Directions >> From the first line of the data below, copy each line up to the one containing "all block_valid bits;", and include that line too.

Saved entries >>
----------------
// icache: two-way set-associative instruction cache with prefetching.
//
// 1024 quads (4 KByte) in 16 sets of two 32-quad blocks; each block is
// divided into four 8-quad transfer blocks, the unit fetched from main
// memory. The instruction unit asks for a quad address and receives that
// quad and the next one on a 64-bit path (data_lo, data_hi); main memory is
// reached through a 32-bit bus unit. Between them sit
//   server        - finds the two quads and delivers them (server.sv);
//   read buffer   - copy of the transfer block last read from the data RAM;
//   fetch buffer  - the transfer block being fetched, with fetch bypass;
//   data RAM      - 128 x 256 bits, single ported (ram_arbiter: server first);
//   tag/status RAM- tags, block_valid, data_valid and LRU bits, multi-ported;
//   status reg    - transfer block addresses of the two buffers;
//   fetcher       - one-transfer-block-lookahead prefetch on hits, demand
//                   fetch with wrap-around, stop prefetch/stop demand fetch;
//   flush_ctrl    - 16-cycle flush of all block_valid bits;
//   ram_bist      - memory self test of the data RAM.
//
// Interfaces (all synchronous to clk, active-low asynchronous rst_n):
//   instruction unit: request/address held until ack; ready[0]/ready[1]
//     mark data_lo/data_hi valid (combinational, so a hit completes in the
//     cycle of the request); ack ends the request, with or without ready;
//     error (ready = 00, status {timeout, pagefault} in data_lo[1:0]) when
//     a demand fetch for the request failed.
//   bus unit: bus_valid (one cycle) with bus_addr and bus_count (quads - 1);
//     bus_ready marks a quad on bus_data; bus_cancel ends a burst;
//     bus_error (timeout) ends a burst in place of a ready.
//   MMU: demand_pre (00 idle, 01 prefetch, 10 demand, 11 demand waiting for
//     a fetch buffer store) and pref_addr, the prefetch address;
//     mmu_pagefault ends a burst in place of a ready.
//   flush: request to flush; flush_busy while it is pending or running.
//   self test: self_test asks for a March C- test of the data RAM
//     (ram_bist, 768 cycles) once the fetcher is idle; test_busy while
//     pending or running, test_fail from the first mismatch until the next
//     test. The test ends with a flush, since it destroys the cached quads.
// pref_addr[2:0] is always zero: a prefetch starts at a transfer block.
// The address given on bus_addr is the virtual quad address of the first
// quad wanted; translating it is the MMU's task outside this block.
module icache
  import icache_pkg::*;
(
  input  logic        clk,
  input  logic        rst_n,
  // instruction unit
  input  logic        request,
  input  addr_t       address,
  input  logic        ack,
  output logic [1:0]  ready,
  output quad_t       data_lo,
  output quad_t       data_hi,
  output logic        error,
  // bus unit
  output logic        bus_valid,
  output logic        bus_cancel,
  output logic [2:0]  bus_count,
  output addr_t       bus_addr,
  input  logic        bus_ready,
  input  quad_t       bus_data,
  input  logic        bus_error,
  // MMU
  output demand_pre_t demand_pre,
  output addr_t       pref_addr,
  input  logic        mmu_pagefault,
  // cache flushing mode
  input  logic        flush,
  output logic        flush_busy,
  // memory self test
  input  logic        self_test,
  output logic        test_busy,
  output logic        test_fail
);

  // tag/status RAM: port 0 first quad, port 1 second quad, port 2 fetcher
  set_t               ts_rd_set [3];
  tag_t    [WAYS-1:0] ts_rd_tag [3];
  status_t [WAYS-1:0] ts_rd_st  [3];
  logic               f_we, f_way, s_we, s_way, fl_we;
  set_t               f_set, s_set, fl_set;
  tag_t               f_tag;
  logic [BLKQ-1:0]    f_dv;

  // buffers
  tba_t      rb_addr, fb_addr, rb_load_addr, fb_addr_in;
  logic      rb_load, fb_load, fb_clear_f, en_fetch;
  qmask_t    rb_valid, rb_load_valid, fb_valid;
  word_t     w_lo, w_hi, qp;
  logic      byp_lo, byp_hi, fb_qv_lo, fb_qv_hi;
  quad_t     rb_q_lo, rb_q_hi, fb_q_lo, fb_q_hi;
  row_t      ram_rdata, fb_row;

  // data RAM
  logic      s_ram_req, wr_req, wr_gnt, ram_we;
  ram_addr_t s_ram_addr, wr_addr, ram_addr;

  // server <-> fetcher
  logic      start_fetcher, strt_fetch2, fetch_active;
  addr_t     demand_addr;
  logic      ev_prefetch, ev_demand, ev_stop, ev_store, ev_replace, ev_pre_error;
  logic      dem_error;
  logic [1:0] err_code;

  // flush
  logic      fl_busy, fl_buf_clear, req_int;

  // memory self test
  logic      bt_busy, bt_active, bt_done, bt_we, arb_we;
  ram_addr_t bt_addr, arb_addr;
  row_t      bt_wdata;

  assign req_int    = request && !fl_busy && !bt_busy;
  assign flush_busy = fl_busy;
  assign test_busy  = bt_busy;

  // the test overwrites the data RAM, so it ends with a flush
  flush_ctrl u_flush (
    .clk, .rst_n, .flush(flush || bt_done),
    .fetcher_idle(demand_pre == DP_IDLE && !bt_active),
    .busy(fl_busy), .fl_we, .fl_set, .buf_clear(fl_buf_clear)
  );

  ram_bist u_bist (
    .clk, .rst_n, .test(self_test), .idle(demand_pre == DP_IDLE && !fl_busy),
    .busy(bt_busy), .active(bt_active), .done(bt_done), .fail(test_fail),
    .addr(bt_addr), .we(bt_we), .wdata(bt_wdata), .rdata(ram_rdata)
  );

  assign ram_addr = bt_active ? bt_addr : arb_addr;
  assign ram_we   = bt_active ? bt_we   : arb_we;

  tag_status_ram #(.NRD(3)) u_tsram (
    .clk, .rst_n,
    .rd_set(ts_rd_set), .rd_tag(ts_rd_tag), .rd_st(ts_rd_st),
    .f_we, .f_set, .f_way, .f_tag, .f_block_valid(1'b1), .f_data_valid(f_dv),
    .s_we, .s_set, .s_way,
    .fl_we, .fl_set
  );

  data_ram u_dram (
    .clk, .addr(ram_addr), .we(ram_we), .wmask(bt_active ? '1 : fb_valid),
    .wdata(bt_active ? bt_wdata : fb_row),
    .rdata(ram_rdata)
  );

  ram_arbiter u_arb (
    .s_req(s_ram_req), .s_addr(s_ram_addr), .f_req(wr_req), .f_addr(wr_addr),
    .addr(arb_addr), .we(arb_we), .f_gnt(wr_gnt)
  );

  status_reg u_sreg (
    .clk, .rst_n, .rb_load, .rb_addr_in(rb_load_addr),
    .fb_load, .fb_addr_in, .rb_addr, .fb_addr
  );

  read_buffer u_rbuf (
    .clk, .rst_n, .load(rb_load), .row_in(ram_rdata), .valid_in(rb_load_valid),
    .flush(fl_buf_clear), .w_lo, .w_hi, .byp_lo, .byp_hi,
    .q_lo(rb_q_lo), .q_hi(rb_q_hi), .valid(rb_valid)
  );

  fetch_buffer u_fbuf (
    .clk, .rst_n, .clear(fb_clear_f || fl_buf_clear), .en_fetch, .qp,
    .ready(bus_ready && !bus_error && !mmu_pagefault), .mem_data(bus_data), .w_lo, .w_hi,
    .q_lo(fb_q_lo), .q_hi(fb_q_hi), .qv_lo(fb_qv_lo), .qv_hi(fb_qv_hi),
    .row(fb_row), .valid(fb_valid)
  );

  server u_server (
    .clk, .rst_n,
    .request(req_int), .address, .ack, .ready, .data_lo, .data_hi, .error,
    .set1(ts_rd_set[0]), .set2(ts_rd_set[1]),
    .tags1(ts_rd_tag[0]), .st1(ts_rd_st[0]),
    .tags2(ts_rd_tag[1]), .st2(ts_rd_st[1]),
    .lru_we(s_we), .lru_set(s_set), .lru_way(s_way),
    .rb_addr, .rb_valid, .rb_q_lo, .rb_q_hi, .w_lo, .w_hi, .byp_lo, .byp_hi,
    .rb_load, .rb_load_addr, .rb_load_valid,
    .fb_addr, .fb_qv_lo, .fb_qv_hi, .fb_q_lo, .fb_q_hi,
    .fetch_active, .fetch_qp(qp), .dem_error, .err_code,
    .ram_req(s_ram_req), .ram_addr(s_ram_addr),
    .start_fetcher, .strt_fetch2, .demand_addr
  );

  fetcher u_fetcher (
    .clk, .rst_n,
    .request(req_int), .address, .start_fetcher, .demand_addr,
    .fetch_active, .qp,
    .rd_set(ts_rd_set[2]), .rd_tag(ts_rd_tag[2]), .rd_st(ts_rd_st[2]),
    .ts_we(f_we), .ts_set(f_set), .ts_way(f_way), .ts_tag(f_tag),
    .ts_data_valid(f_dv),
    .fb_addr, .fb_valid, .fb_load, .fb_addr_in, .fb_clear(fb_clear_f), .en_fetch,
    .wr_req, .wr_addr, .wr_gnt,
    .bus_valid, .bus_cancel, .bus_count, .fetch_addr(bus_addr), .bus_ready,
    .bus_error, .mmu_pagefault, .dem_error, .err_code,
    .demand_pre, .pref_addr,
    .ev_prefetch, .ev_demand, .ev_stop, .ev_store, .ev_replace, .ev_pre_error
  );

endmodule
----------------
Output >>
// icache: two-way set-associative instruction cache with prefetching.
//
// 1024 quads (4 KByte) in 16 sets of two 32-quad blocks; each block is
// divided into four 8-quad transfer blocks, the unit fetched from main
// memory. The instruction unit asks for a quad address and receives that
// quad and the next one on a 64-bit path (data_lo, data_hi); main memory is
// reached through a 32-bit bus unit. Between them sit
//   server        - finds the two quads and delivers them (server.sv);
//   read buffer   - copy of the transfer block last read from the data RAM;
//   fetch buffer  - the transfer block being fetched, with fetch bypass;
//   data RAM      - 128 x 256 bits, single ported (ram_arbiter: server first);
//   tag/status RAM- tags, block_valid, data_valid and LRU bits, multi-ported;
//   status reg    - transfer block addresses of the two buffers;
//   fetcher       - one-transfer-block-lookahead prefetch on hits, demand
//                   fetch with wrap-around, stop prefetch/stop demand fetch;
//   flush_ctrl    - 16-cycle flush of all block_valid bits;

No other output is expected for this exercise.